Tommy Womack’s spirit soars on new album

Tommy Womack Namaste

In the liner notes for Namaste, singer-songwriter-guitarist Tommy Womack writes that the album’s title translates as, “The spirit in me salutes the spirit in you.” It’s not altogether surprising that spirit was on Womack’s mind when it came to naming this, his sixth studio album as a solo artist. Just a few months prior to making the record, he had survived a near-fatal automobile crash that temporarily put him in a wheelchair. Despite the fact he was still dealing with injuries to his leg, sternum, and pelvis when he went into Alex the Great studio with producer Brad Jones last summer, Womack delivered impassioned performances on the record’s 11 tracks.

Womack’s unplanned meeting with a semi was the second time in eight years he had stared death in the face and lived to sing about it. “I Almost Died” — one of the most powerful songs on the album — deals with that first experience. It is a bone-chilling account of when he overdosed on something and his heart stopped, just before the release of his 2007 masterpiece There I Said It!. “It might have been meth, it might have been blow/These days, baby, you just don’t know,” he sings over the song’s haunting, churning groove anchored by drummer Paul Griffith’s martial beat and saluted by Womack’s acoustic guitar and Will Kimbrough’s banjo part. Kimbrough also contributes the swirling, ringing electric guitars that combine with Jones’ “Helter Skelter” bass line to express the life-and-death urgency of the moment. On the final verse, Womack remains defiant:

Did it scare me to death?
Yes, I believe so
Did it make me stop?
Hell no!

Facing death will alter your perspective, heighten your awareness of how fleeting and fragile life is, sharpen your vision when it comes to seeing what’s important and what’s not, make you laugh at what used to concern you. Womack made Namaste from that point of view, and the result is a mature but unrepentant record on which he waxes nostalgic, pokes fun at aging (“Comb-over Blues,” “Hot Flash Woman”) and country music (“When Country Singers Were Ugly”), wrestles with the devil, and gets right with God.

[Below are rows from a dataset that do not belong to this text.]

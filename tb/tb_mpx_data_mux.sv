// Testbench for mpx_data_mux: data frames carry the gearbox payload with
// header 01, idle frames fill gaps, a sync request inserts exactly one sync
// frame, SRC_SYNC sends only sync frames, and SRC_PRBS sends a PRBS-7
// sequence that is compared with an independent bit-serial LFSR.
`timescale 1ns/1ps
module tb_mpx_data_mux;
  import mpx_pkg::*;
  int checks = 0, failures = 0;
  logic clk = 0, rst_n = 1;
  initial #1 rst_n = 0;  // a falling edge, so that asynchronous resets act
  always #6.25 clk = ~clk;
  src_t src = SRC_DATA;
  logic sync_req = 0, pay_valid = 0, pay_ready, take = 0, sent_sync;
  logic [PAY_W-1:0] pay_data = '0;
  logic [FRAME_W-1:0] frame;
  mpx_data_mux dut (.clk, .rst_n, .src, .sync_req, .pay_valid, .pay_data, .pay_ready, .frame, .take, .sent_sync);

  task automatic check(input bit c, input string msg);
    checks++;
    if (!c) begin failures++; $display("FAIL: %s (t=%0t)", msg, $time); end
  endtask

  logic [6:0] lfsr = 7'h7F;
  function automatic logic [PAY_W-1:0] ref_prbs();
    logic [PAY_W-1:0] w;
    for (int i = PAY_W - 1; i >= 0; i--) begin
      w[i] = lfsr[6];
      lfsr = {lfsr[5:0], lfsr[6] ^ lfsr[5]};
    end
    return w;
  endfunction

  initial begin
    repeat (2) @(posedge clk);
    #1 rst_n = 1; take = 1;
    #1 check(frame == {HDR_CTRL, PAY_IDLE} && !pay_ready, "idle frame when no data");
    pay_valid = 1; pay_data = 30'h1234567;
    #1 check(frame == {HDR_DATA, 30'h1234567} && pay_ready, "data frame");
    take = 0; #1 check(!pay_ready, "payload not consumed without take");
    take = 1;
    @(posedge clk); #1 sync_req = 1; @(posedge clk); #1 sync_req = 0;
    check(frame == {HDR_CTRL, PAY_SYNC} && !pay_ready && sent_sync, "sync frame inserted ahead of data");
    @(posedge clk); #1 check(frame == {HDR_DATA, 30'h1234567}, "data resumes after one sync frame");
    src = SRC_SYNC; #1 check(frame == {HDR_CTRL, PAY_SYNC} && !pay_ready, "SRC_SYNC");
    src = SRC_PRBS;
    for (int i = 0; i < 40; i++) begin
      #1 check(frame == {HDR_CTRL, ref_prbs()}, "PRBS-7 payload");
      @(posedge clk);
    end
    $display("TB_RESULT checks=%0d failures=%0d", checks, failures);
    $finish;
  end
  initial begin
    #100us; failures++;
    $display("TB_RESULT checks=%0d failures=%0d", checks, failures);
    $finish;
  end
endmodule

The record begins with a memory (“Angel”) and ends totally in the moment (“It’s A Beautiful Morning”). In between, Womack reminds everyone why he is one of Nashville’s great songwriters: a brilliant and singular voice; smart-ass punk rocker turned reluctant troubadour, fearless and honest, holding a mirror up to the world — and himself. While this is a true album, a complete song cycle, a few other songs deserve special mention.

Womack offers his opinion on his adopted hometown’s new “It” city status on “Nashville,” the one song not tracked at Alex the Great. It was recorded at a house concert in Zionsville, Ind., at Free Range House, the arrangement improvised on the spot with Womack instructing the band of guitarist Kimbrough, drummer Griffith, backing vocalist Lisa Oliver Gray, and bassist Matt Fell, “Maybe something like jazz on The Steve Allen Show in 1954. You know what I’m saying?” — and the band knew. The song, which he calls “a work in progress” in the live intro, includes some hilarious observations about Music City, such as:

Nashville is boiling over people
Astronauts can see us from space
Spill a glass of expensive wine in the front yard
Watch a condominium sprout up in its place

On “Darling Let Your Freebird Fly,” Womack one-ups The Charlie Daniels Band’s “The South’s Gonna Do It Again,” name-checking a who’s who of music icons over a Southern boogie groove: Mick and Keith, Minnie Pearl and Hank Williams, John and Yoko, Dylan, Johnny and June, Elvis, Jerry Lee Lewis, and of course, Ronnie Van Zant of Lynyrd Skynyrd. He also gives a shout out to one of his local heroes: “Put on that David Olney record, and I’ll wait here for the cops.” Musically, the song features inspired solo turns by Ross Rice on piano and Mark Robinson on guitar.

Finally, there is “God Part III,” Womack’s answer to both John Lennon’s “God” and U2’s “God Part II.” Set to a barebones country backbeat, the song’s verses are basically a narrative of the historical Jesus, but on the chorus, he counters Lennon, declaring, “I believe in Beatles.”

Only time will tell where Namaste ranks in his oeuvre, but there can be no denying Womack has made a potent artistic statement on the record, a statement informed in no small part by the insight gained from looking death squarely in the eye.

(Editor’s note: In addition to being a songwriter and recording artist, Tommy Womack is an author and writer whose work appears regularly in The East Nashvillian.)